In previous post I listed a handful of topics I wanted to cover. My top priority is algorithms and data structures and will be for the remainder of the batch.

To give a loose guide as far as what I should cover, I started Part 1 of Coursera/Princeton’s Algorithms course taught by Kevin Wayne and Robert Sedgewick, and using their text book in tandem with the lessons. So far I have covered:

  • stacks and queues
  • space and time complexity for linked lists vs arrays operations

While there are many resources available for learning algorithms and data structures, Sedwick and Wayne’s lessons were the more attractive option because having video lectures to watch text book explanations helpful is the most beneficial for me.

Many of the video lectures contain helpful animations that Sedgewalk walks through step by step as he explains an algorithm and associated data structure(s).

Additionally, each week a project is assigned that uses the information learned during previous week’s lessons.

One thing I would like to touch on is generics in Java. Why mention them in the context of algorithms? Java is the language used in the above mentioned course. Because Java is strongly-typed, a mechanism for type-safe, easy to read algorithm implementation is needed. Otherwise a new version of the same algorithm would have to be implemented for each particular type a client would use (i.e. StringStack, IntegerStack, etc.).

Java Generics

Generics enable types to be parameters when defining classes, interfaces, and methods. Their benefit is allowing code reuse. See the following examples of non-generic versus generic version of the class Box:

// non-generic version
public class Box {
    private Object obj;
    public void set(Object obj) { this.obj = obj; }
    public Object get() { return obj; }
// generic version
public class Box<T> {
    // `T` is simply an identifier to recogize the *type*
    private T t;
    public void set(T t) { this.t = t; }
    public T get() { return t; }

The non-generic Box in the first example gives no way to verify at compile time how the class is used. For instance, if the non-generic Box is used by a client to add and receive Integer objects to and from a Box instance, and later in the code the client attempts to add a String, it will cause a runtime error. The second example uses type parameters (delineated with angle brackets) to determine which type the Box instance will use when instantiated.

This is accomplished using a generic type invocation:

Box<Integer> box;

The above code does not create a new Box. All it does is declare the instance box will hold a reference to a Box of type Integer, known as a parameterized type. To instantiate box, we assign it to a new box instance with the expected data type (Box) and type parameter (Integer):

box = new Box<Integer>();

Another benefit of generics use is errors will be caught at compile time instead of runtime, leading to less buggy code. Fixing compile time errors are easier to fix than runtime errors, which can be difficult to find.

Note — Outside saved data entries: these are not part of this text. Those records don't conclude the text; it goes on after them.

// tb_toy_top: end-to-end test of toy_top at its default sizes.
//
// TOY machine, four runs through the stopped-machine memory port:
//   1. a set-up program puts 0028 in R3 and 0064 in R4 and halts;
//   2. started at 20 with mem[20] = 1234 (add R2 <- R3 + R4), the fetch
//      cycle must leave PC = 21 and IR = 1234 and the execute cycle must
//      leave R2 = 008C, which a following store puts in memory;
//   3. started at 20 with mem[20] = FF30 (jump and link), R15 must be 21 and
//      PC 30;
//   4. a program that sums the words read from standard input until a 0
//      and writes the sum to standard output, fed with gaps so that the
//      machine waits for input and for the output to be taken;
//   5. a program that calls a multiply-by-adding subroutine with jump and
//      link / jump register, and uses load/store indirect, both shifts, and,
//      xor, a taken and a not-taken branch positive and a write to R0.
// Every run checks the results in memory, the words on standard output and
// the cycle count: 2 per instruction plus 1 per waiting cycle.
// Practice circuits: pushes and pops on the stack, the counter through a
// wrap, and set / reset / hold on the SR flip-flop.
// Each mechanism (input wait, output wait, branch taken, branch not taken,
// jump and link, jump register, R0 write, halt, stack push / pop / read /
// top, counter wrap, SR set / reset / hold) is counted and must occur.
module tb_toy_top;
  import toy_pkg::*;
  logic clk = 0, rst, start, halted, prog_we, in_valid, in_ready, out_valid, out_ready, fetch;
  addr_t start_pc, prog_addr, pc;
  word_t prog_wdata, prog_rdata, in_data, out_data, ir;
  logic stk_w, stk_op, cnt_en, sr_s, sr_r, sr_q, sr_q_n;
  logic [7:0] stk_wdata, stk_rdata;
  logic [3:0] cnt_q;
  int checks = 0, failures = 0;

  toy_top dut (.*);

  always #5 clk = ~clk;

  initial begin
    #2ms;
    failures++;
    $display("TB_RESULT checks=%0d failures=%0d (watchdog)", checks, failures);
    $finish;
  end

  task automatic check(bit ok, string what);
    checks++;
    if (!ok) begin failures++; $display("FAIL %s", what); end
  endtask

  // ---------------- mechanism counters ----------------
  int n_in_wait = 0, n_out_wait = 0, n_taken = 0, n_not_taken = 0, n_jal = 0, n_jr = 0;
  int n_r0 = 0, n_halt = 0, n_push = 0, n_pop = 0, n_sread = 0, n_stop = 0, n_wrap = 0;
  int n_set = 0, n_reset = 0, n_hold = 0;
  int waits = 0;

  // a branch is taken when the PC after its execute cycle is its target
  logic br_pending = 0;
  addr_t br_target;
  always @(posedge clk) begin
    if (br_pending) begin
      if (pc == br_target) n_taken++; else n_not_taken++;
      br_pending <= 1'b0;
    end
    if (!rst && !halted && !fetch) begin
      if (in_ready && !in_valid)  begin n_in_wait++;  waits++; end
      if (out_valid && !out_ready) begin n_out_wait++; waits++; end
      if (!(in_ready && !in_valid) && !(out_valid && !out_ready)) begin
        case (ir[15:12])
          4'hC, 4'hD: begin br_pending <= 1'b1; br_target <= ir[7:0]; end
          4'hE: n_jr++;
          4'hF: n_jal++;
          4'h0: n_halt++;
          default: ;
        endcase
        if (ir[11:8] == 4'h0 && ir[15:12] inside {[4'h1:4'h8], 4'hA, 4'hF}) n_r0++;
      end
    end
  end

  // ---------------- TOY helpers ----------------
  task automatic poke(addr_t a, word_t w);
    prog_we = 1; prog_addr = a; prog_wdata = w;
    @(posedge clk); #1;
    prog_we = 0;
  endtask

  // check a memory word through the stopped-machine port
  task automatic expect_mem(addr_t a, word_t v, string what);
    prog_addr = a; #1;
    check(prog_rdata == v, $sformatf("%s (mem[%h] = %h, expected %h)", what, a, prog_rdata, v));
  endtask

  word_t inq [$];
  word_t outq [$];

  // run from `at` until halted; returns cycles; gaps>0 makes I/O wait
  task automatic run(addr_t at, int gaps, output int cycles);
    start = 1; start_pc = at;
    @(posedge clk); #1;
    start = 0;
    cycles = 0; waits = 0;
    while (!halted && cycles < 10000) begin
      in_valid  = inq.size() > 0 && (gaps == 0 || $urandom_range(0, gaps) == 0);
      in_data   = (inq.size() > 0) ? inq[0] : 16'h0;
      out_ready = (gaps == 0 || $urandom_range(0, gaps) == 0);
      #1;
      if (in_valid && in_ready) void'(inq.pop_front());
      if (out_valid && out_ready) outq.push_back(out_data);
      @(posedge clk); #1;
      cycles++;
    end
    in_valid = 0; out_ready = 0;
    check(halted == 1'b1, "machine halted");
  endtask

  int cyc;
  word_t sum;

  initial begin
    rst = 1; start = 0; start_pc = 0; prog_we = 0; prog_addr = 0; prog_wdata = 0;
    in_valid = 0; in_data = 0; out_ready = 0;
    stk_w = 0; stk_op = 0; stk_wdata = 0; cnt_en = 0; sr_s = 0; sr_r = 1;
    repeat (2) @(posedge clk); #1;
    rst = 0;

    // ---- 1. set up R3 and R4 ----
    poke(8'h10, 16'h7328);  // R3 <- 28
    poke(8'h11, 16'h7464);  // R4 <- 64
    poke(8'h12, 16'h0000);  // halt
    run(8'h10, 0, cyc);
    check(cyc == 6, $sformatf("set-up takes 3 instructions x 2 cycles (got %0d)", cyc));

    // ---- 2. the ADD example, cycle by cycle ----
    poke(8'h20, 16'h1234);  // R2 <- R3 + R4
    poke(8'h21, 16'h9250);  // mem[50] <- R2
    poke(8'h22, 16'h0000);
    start = 1; start_pc = 8'h20;
    @(posedge clk); #1;
    start = 0;
    check(pc == 8'h20 && fetch, "ADD: fetch phase, PC = 20");
    @(posedge clk); #1;                 // fetch and clock
    check(pc == 8'h21, $sformatf("ADD: after fetch PC = 21 (got %h)", pc));
    check(ir == 16'h1234, $sformatf("ADD: after fetch IR = 1234 (got %h)", ir));
    check(!fetch, "ADD: execute phase");
    @(posedge clk); #1;                 // execute and clock
    check(pc == 8'h21 && fetch, "ADD: back in fetch at 21 after execute and clock");
    while (!halted) @(posedge clk);
    #1;
    expect_mem(8'h50, 16'h008C, "ADD: R2 = 008C");

    // ---- 3. jump and link example ----
    poke(8'h20, 16'hFF30);  // R15 <- pc; pc <- 30
    poke(8'h30, 16'h9F51);  // mem[51] <- R15
    poke(8'h31, 16'h0000);
    run(8'h20, 0, cyc);
    expect_mem(8'h51, 16'h0021, "JAL: R15 = 0021");
    check(pc == 8'h32, $sformatf("JAL: jumped to 30, halted after 31 (PC %h)", pc));
    check(cyc == 6, $sformatf("JAL run: 3 instructions (got %0d cycles)", cyc));

    // ---- 4. sum of standard input ----
    poke(8'h10, 16'h7A00);  // RA <- 0
    poke(8'h11, 16'h8BFF);  // RB <- stdin
    poke(8'h12, 16'hCB15);  // if RB == 0 goto 15
    poke(8'h13, 16'h1AAB);  // RA <- RA + RB
    poke(8'h14, 16'hC011);  // goto 11
    poke(8'h15, 16'h9AFF);  // stdout <- RA
    poke(8'h16, 16'h0000);
    sum = 0;
    for (int i = 0; i < 8; i++) begin word_t v; v = 16'($urandom_range(1, 1000)); inq.push_back(v); sum += v; end
    inq.push_back(16'h0);
    outq.delete();
    run(8'h10, 3, cyc);
    check(outq.size() == 1 && outq[0] == sum, $sformatf("sum of input = %h", sum));
    check(inq.size() == 0, "all input consumed");
    // instructions: 1 + 8 * 4 + 2 (last read and branch) + 2
    check(cyc == 2 * (1 + 8 * 4 + 2 + 2) + waits, $sformatf("sum run cycles %0d, waits %0d", cyc, waits));

    // ---- 5. subroutine, indirect access, shifts, logic, branches ----
    begin
      word_t prog [int];
      prog = '{8'h10: 16'h8A30, 8'h11: 16'h8B31, 8'h12: 16'hFF40, 8'h13: 16'h9C32,
               8'h14: 16'h7250, 8'h15: 16'hAD02, 8'h16: 16'h7351, 8'h17: 16'hBD03,
               8'h18: 16'h7401, 8'h19: 16'h7503, 8'h1A: 16'h5645, 8'h1B: 16'h6765,
               8'h1C: 16'h3867, 8'h1D: 16'h4967, 8'h1E: 16'hD820, 8'h1F: 16'hD921,
               8'h20: 16'h0000, 8'h21: 16'h9633, 8'h22: 16'h9734, 8'h23: 16'h9835,
               8'h24: 16'h9936, 8'h25: 16'h96FF, 8'h26: 16'h1022, 8'h27: 16'h9037,
               8'h28: 16'h0000,
               8'h40: 16'h7C00, 8'h41: 16'h7101, 8'h42: 16'hCB46, 8'h43: 16'h1CCA,
               8'h44: 16'h2BB1, 8'h45: 16'hC042, 8'h46: 16'hE00F,
               8'h30: 16'h0007, 8'h31: 16'h0006, 8'h50: 16'hBEEF, 8'h51: 16'h0000};
      foreach (prog[a]) poke(addr_t'(a), prog[a]);
    end
    outq.delete();
    run(8'h10, 2, cyc);
    expect_mem(8'h32, 16'd42, "7 x 6 = 42 by subroutine");
    expect_mem(8'h51, 16'hBEEF, "load / store indirect copy");
    expect_mem(8'h33, 16'h0008, "1 << 3 = 8");
    expect_mem(8'h34, 16'h0001, "8 >> 3 = 1");
    expect_mem(8'h35, 16'h0000, "8 & 1 = 0");
    expect_mem(8'h36, 16'h0009, "8 ^ 1 = 9");
    expect_mem(8'h37, 16'h0000, "R0 still 0 after a write");
    check(outq.size() == 1 && outq[0] == 16'h0008, "output 8");
    // main 16 + 8, subroutine 2 + 6 * 4 + 2
    check(cyc == 2 * (24 + 28) + waits, $sformatf("program 5 cycles %0d, waits %0d", cyc, waits));

    // ---- practice stack ----
    @(negedge clk);
    for (int i = 0; i < 5; i++) begin
      stk_w = 1; stk_op = 0; stk_wdata = 8'(8'hA0 + i);
      @(negedge clk); n_push++;
    end
    stk_w = 0; stk_op = 1; #1; n_stop++;
    check(stk_rdata == 8'h04, "stack top = 4 after 5 pushes");
    for (int i = 4; i >= 0; i--) begin
      stk_w = 0; stk_op = 0; #1; n_sread++;
      check(stk_rdata == 8'(8'hA0 + i), $sformatf("stack pop order %0d", i));
      stk_w = 1; stk_op = 1;
      @(negedge clk); n_pop++;
    end
    stk_w = 0; stk_op = 1; #1;
    check(stk_rdata == 8'h0F, "stack empty again");
    stk_w = 0; stk_op = 0;

    // ---- practice counter ----
    cnt_en = 1;
    for (int i = 1; i <= 20; i++) begin
      @(negedge clk);
      check(cnt_q == 4'(i), $sformatf("counter %0d", i));
      if (i == 16) n_wrap++;
    end
    cnt_en = 0;

    // ---- SR flip-flop ----
    sr_s = 1; sr_r = 0; #1; n_set++;   check(sr_q == 1 && sr_q_n == 0, "SR set");
    sr_s = 0; sr_r = 0; #1; n_hold++;  check(sr_q == 1, "SR hold 1");
    sr_s = 0; sr_r = 1; #1; n_reset++; check(sr_q == 0 && sr_q_n == 1, "SR reset");
    sr_s = 0; sr_r = 0; #1; n_hold++;  check(sr_q == 0, "SR hold 0");

    // ---- every mechanism happened ----
    check(n_in_wait > 0, "input wait happened");
    check(n_out_wait > 0, "output wait happened");
    check(n_taken > 0, "branch taken happened");
    check(n_not_taken > 0, "branch not taken happened");
    check(n_jal > 0, "jump and link happened");
    check(n_jr > 0, "jump register happened");
    check(n_r0 > 0, "write to R0 happened");
    check(n_halt >= 5, "halt happened");
    check(n_push > 0 && n_pop > 0 && n_sread > 0 && n_stop > 0, "stack operations happened");
    check(n_wrap > 0, "counter wrap happened");
    check(n_set > 0 && n_reset > 0 && n_hold > 0, "SR operations happened");
    $display("in_wait=%0d out_wait=%0d taken=%0d not_taken=%0d jal=%0d jr=%0d r0=%0d halt=%0d",
             n_in_wait, n_out_wait, n_taken, n_not_taken, n_jal, n_jr, n_r0, n_halt);
    $display("TB_RESULT checks=%0d failures=%0d", checks, failures);
    $finish;
  end
endmodule
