// Testbench of the GCTR unit: after start it must deliver E(K, 0^128) marked
// as hash key, E(K, IV||1) marked as J0, and E(K, IV||i+1) for the n data
// blocks, in order, also for n = 0. Checked for one AES stage with local
// KEUs and for three stages with a global KEU, with random out_ready.
`timescale 1ns/1ps
module tb_gctr_unit;
  import aes_gcm_pkg::*;
  import tb_gcm_ref_pkg::*;

  logic clk = 0, rst_n = 0;
  always #5 clk = ~clk;
  int checks = 0, failures = 0, done = 0;

  task automatic check(input bit ok, input string what);
    checks++;
    if (!ok) begin failures++; $display("FAIL: %s", what); end
  endtask

  for (genvar g = 0; g < 2; g++) begin : g_cfg
    key256_t key;
    logic start, busy, out_valid, out_ready;
    logic [95:0] iv;
    logic [31:0] n_blocks;
    ks_kind_e out_kind;
    block_t out_block;

    gctr_unit #(.N(g == 0 ? 1 : 3), .GLOBAL_KEU(g == 1)) u_dut (
      .clk(clk), .rst_n(rst_n), .key(key), .start(start), .iv(iv), .n_blocks(n_blocks),
      .busy(busy), .out_valid(out_valid), .out_kind(out_kind), .out_block(out_block),
      .out_ready(out_ready));

    initial begin
      int no, cyc;
      block_t exp;
      ks_kind_e kexp;
      start = 0; out_ready = 0; key = '0; iv = '0; n_blocks = '0;
      wait (rst_n);
      for (int t = 0; t < 3; t++) begin
        @(negedge clk);
        key = {$urandom, $urandom, $urandom, $urandom, $urandom, $urandom, $urandom, $urandom};
        iv = {$urandom, $urandom, $urandom};
        n_blocks = (t == 0) ? 0 : 5;
        start = 1;
        @(negedge clk);
        start = 0;
        no = 0; cyc = 0;
        while (no < n_blocks + 2 && cyc < 2000) begin
          out_ready = ($urandom_range(0, 1) == 1);
          #4;
          if (out_valid && out_ready) begin
            if (no == 0)      begin exp = ref_aes256(key, '0);             kexp = KS_HKEY; end
            else if (no == 1) begin exp = ref_aes256(key, {iv, 32'd1});    kexp = KS_J0; end
            else              begin exp = ref_aes256(key, {iv, 32'(no)});  kexp = KS_DATA; end
            check(out_block == exp, $sformatf("gctr%0d test %0d block %0d", g, t, no));
            check(out_kind == kexp, $sformatf("gctr%0d test %0d kind %0d", g, t, no));
            no++;
          end
          @(negedge clk);
          cyc++;
        end
        check(no == n_blocks + 2, "all blocks delivered");
        check(!busy, "not busy afterwards");
      end
      done++;
    end
  end

  initial begin
    repeat (3) @(negedge clk);
    rst_n = 1;
    wait (done == 2);
    $display("TB_RESULT checks=%0d failures=%0d", checks, failures);
    $finish;
  end

  initial begin
    repeat (50000) @(posedge clk);
    failures++;
    $display("FAIL: watchdog");
    $display("TB_RESULT checks=%0d failures=%0d", checks, failures);
    $finish;
  end
endmodule
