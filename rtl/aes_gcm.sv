// Configurable AES-256-GCM authenticated-encryption module.
//
// GCM combines counter-mode encryption (GCTR) with a polynomial hash over
// GF(2^128) (GHASH): C_i = P_i xor E(K, CB_i), Y_i = (Y_{i-1} xor X_i)*H over
// the blocks of A, C and len(A)||len(C), with H = E(K, 0^128), and the tag
// T = Y_m xor E(K, J0), J0 = IV || 0x00000001. The module has three parts: the
// GCTR unit (counter blocks, J0, and an AES-256 core of N cascaded stages),
// the GHASH unit (padding unit, H register, multiplier) and the control unit
// (FSM and, if DECRYPT_EN = 1, the MAC comparator used on the receive side).
//
// Synthesis-time configuration:
//   N          AES stages (1, 2, 3, 4, 5, 7, 14 -> 14, 7, 5, 4, 3, 2, 1 cycles/block)
//   SBOX       SBOX_LUT or SBOX_CFA S-boxes
//   GLOBAL_KEU one shared key expansion unit (1) or one per stage (0)
//   MULT       MULT_SINGLE (1 cycle) or MULT_MULTI (4 cycles) GHASH multiplier
//   KOA        Karatsuba-Ofman levels in the multiplier (1..4)
//   GH_UNITS   1: one GHASH multiplier of kind MULT; 2 or 4: that many
//              multi-cycle multipliers in parallel with stored powers of H
//              (MULT is then ignored)
//   DECRYPT_EN build the decryption/verification logic
// The defaults are the single-stage, LUT S-box, multi-cycle KOA-2 setting
// with decryption support.
//
// Use: present key (256 bits), iv (96 bits), len_a and len_c (bit lengths)
// and, to decrypt, decrypt = 1 and the received mac; pulse start while idle.
// Then stream ceil(len_a/128) blocks of A on a_* and ceil(len_c/128) blocks
// of plaintext (or ciphertext) on d_*, most significant bits first, a partial
// last block left-aligned. The result blocks leave on o_* (o_last on the
// final one), and tag_valid pulses with the 128-bit tag and, when
// decrypting, mac_match. All streams use valid/ready handshakes. The key,
// IV and lengths are registered at start.
module aes_gcm
  import aes_gcm_pkg::*;
#(
  parameter int unsigned N          = 1,
  parameter sbox_impl_e  SBOX       = SBOX_LUT,
  parameter bit          GLOBAL_KEU = 1'b0,
  parameter mult_impl_e  MULT       = MULT_MULTI,
  parameter int unsigned KOA        = 2,
  parameter bit          DECRYPT_EN = 1'b1,
  parameter int unsigned GH_UNITS   = 1
) (
  input  logic        clk,
  input  logic        rst_n,
  input  logic        start,
  input  key256_t     key,
  input  logic [95:0] iv,
  input  logic [63:0] len_a,
  input  logic [63:0] len_c,
  input  logic        decrypt,
  input  block_t      mac,
  output logic        idle,
  input  logic        a_valid,
  output logic        a_ready,
  input  block_t      a_data,
  input  logic        d_valid,
  output logic        d_ready,
  input  block_t      d_data,
  output logic        o_valid,
  input  logic        o_ready,
  output block_t      o_data,
  output logic        o_last,
  output logic        tag_valid,
  output block_t      tag,
  output logic        mac_match
);

  key256_t     key_q;
  logic [95:0] iv_q;
  logic        g_start, g_busy, ks_valid, ks_ready;
  logic [31:0] g_nblocks;
  ks_kind_e    ks_kind;
  block_t      ks_block, gh_block, gh_y;
  logic        gh_clear, gh_hload, gh_valid, gh_ready, gh_len, gh_busy;
  logic [7:0]  gh_nbits;
  logic [63:0] gh_len_a, gh_len_c;

  always_ff @(posedge clk) begin
    if (start && idle) begin
      key_q <= key;
      iv_q  <= iv;
    end
  end

  gctr_unit #(.N(N), .SBOX(SBOX), .GLOBAL_KEU(GLOBAL_KEU)) u_gctr (
    .clk(clk), .rst_n(rst_n), .key(key_q), .start(g_start), .iv(iv_q),
    .n_blocks(g_nblocks), .busy(g_busy), .out_valid(ks_valid), .out_kind(ks_kind),
    .out_block(ks_block), .out_ready(ks_ready)
  );

  if (GH_UNITS == 1) begin : g_gh1
    ghash_unit #(.MULT(MULT), .KOA(KOA)) u_ghash (
      .clk(clk), .rst_n(rst_n), .clear(gh_clear), .h_load(gh_hload), .h_in(ks_block),
      .in_valid(gh_valid), .in_ready(gh_ready), .in_block(gh_block), .in_nbits(gh_nbits),
      .in_len(gh_len), .len_a(gh_len_a), .len_c(gh_len_c), .busy(gh_busy), .y(gh_y)
    );
  end else begin : g_ghp
    ghash_par #(.UNITS(GH_UNITS), .KOA(KOA)) u_ghash (
      .clk(clk), .rst_n(rst_n), .clear(gh_clear), .h_load(gh_hload), .h_in(ks_block),
      .in_valid(gh_valid), .in_ready(gh_ready), .in_block(gh_block), .in_nbits(gh_nbits),
      .in_len(gh_len), .len_a(gh_len_a), .len_c(gh_len_c), .busy(gh_busy), .y(gh_y)
    );
  end

  gcm_control #(.DECRYPT_EN(DECRYPT_EN)) u_ctrl (
    .clk(clk), .rst_n(rst_n), .start(start), .len_a(len_a), .len_c(len_c),
    .decrypt(decrypt), .mac_in(mac), .idle(idle),
    .a_valid(a_valid), .a_ready(a_ready), .a_data(a_data),
    .d_valid(d_valid), .d_ready(d_ready), .d_data(d_data),
    .o_valid(o_valid), .o_ready(o_ready), .o_data(o_data), .o_last(o_last),
    .tag_valid(tag_valid), .tag(tag), .mac_match(mac_match),
    .g_start(g_start), .g_nblocks(g_nblocks), .ks_valid(ks_valid), .ks_kind(ks_kind),
    .ks_block(ks_block), .ks_ready(ks_ready),
    .gh_clear(gh_clear), .gh_hload(gh_hload), .gh_valid(gh_valid), .gh_ready(gh_ready),
    .gh_block(gh_block), .gh_nbits(gh_nbits), .gh_len(gh_len), .gh_len_a(gh_len_a),
    .gh_len_c(gh_len_c), .gh_busy(gh_busy), .gh_y(gh_y)
  );

  // The key-stream generator must have delivered every block when a message ends.
  a_gctr_drained: assert property (@(posedge clk) disable iff (!rst_n)
    tag_valid |-> !g_busy);

endmodule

Generics are also helpful because they eliminate the need for casts, for the most part (see below):

// non-generic ArrayList
List list = new ArrayList();
String s = (String) list.get(0); // casting here...
// generic ArrayList
List<String> list - new ArrayList<String>();
String s = list.get(0);  // look! no cast necessary!

The one caveat is Java does not allow generic array creation. Let’s say you want to create an array inside a class for the passed-in type-parameter:

    T[] tArr = new Item[1];  // compilation error!

Instead a cast must be used:

    T[] tArr = (T[]) new Object[1]; // OK!